- Lines are 16 bytes and refilled one word at a time.
- Read hits complete in the same cycle.
- Writes go through to memory and update the line only if it is present.
  There is no write-allocate.
- The 2-way data cache replaces the least recently used way.
- Only physical addresses with bit 31 set (main memory) are cached. Device
  registers always go to the bus.

Because memory is always current, FENCE.I only has to invalidate the
instruction cache. An invalidation that arrives during a refill also
discards the line being filled.

The page walker, data cache and instruction cache share the core's bus port
through `mem_arbiter`, in that order of priority. A grant is held until its
ack.

## Devices

### Boot ROM

The boot ROM is 16 KiB. The core starts at address 0. The ROM loads `a0`
with `mhartid` and jumps to 0x8000_0000. Whatever is placed in main memory
there then runs in M-mode: a firmware such as OpenSBI, or a test program.
The ROM words are computed in SystemVerilog.

### CLINT

| Offset | Register |
|---|---|
| 0x0 | `msip` (bit 0) |
| 0x4000 / 0x4004 | `mtimecmp` low/high |
| 0xBFF8 / 0xBFFC | `mtime` low/high |

- `mtime` counts every clock (50 MHz); `TICK_DIV` can slow it.
- `mtip` is high while `mtime >= mtimecmp`.
- `mtimecmp` resets to all ones, so no timer interrupt is pending after
  reset.

### PLIC

The PLIC has 31 sources, 3-bit priorities (0 disables a source) and two
contexts. The standard register layout applies:

| Offset | Register |
|---|---|
| 4·id | priority |
| 0x1000 | pending |
| 0x2000 + 0x80·ctx | enables |
| 0x200000 + 0x1000·ctx | threshold |
| 0x200004 + 0x1000·ctx | claim/complete |

- Sources are level-sensitive.
- A claimed source stays masked until it is completed.
- Context 0 drives MEIP and context 1 drives SEIP.
- The UART is source 1 and the SPI master is source 2.

### UART (8N1, no parity)

| Offset | Register |
|---|---|
| 0x0 | TXDATA (write queues a byte) |
| 0x4 | RXDATA (bit 8 valid, bits 7:0 data; the read pops) |
| 0x8 | STATUS (bit 0 rx ready, bit 1 tx full, bit 2 tx idle) |
| 0xC | IE (bit 0 rx data, bit 1 tx empty) |

- Each direction has a 16-byte FIFO.
- `DIV` = 1302 clocks per bit gives 38400 bit/s at 50 MHz.
- The receiver synchronises the input and samples mid-bit. It drops frames
  with a bad stop bit, then waits for the line to return high before it
  looks for the next start bit.

### SPI master for MMC/SD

Problem description>
The required output is each line of the entries that contains the word "core".

Answer area>
The page walker, data cache and instruction cache share the core's bus port
The boot ROM is 16 KiB. The core starts at address 0. The ROM loads `a0`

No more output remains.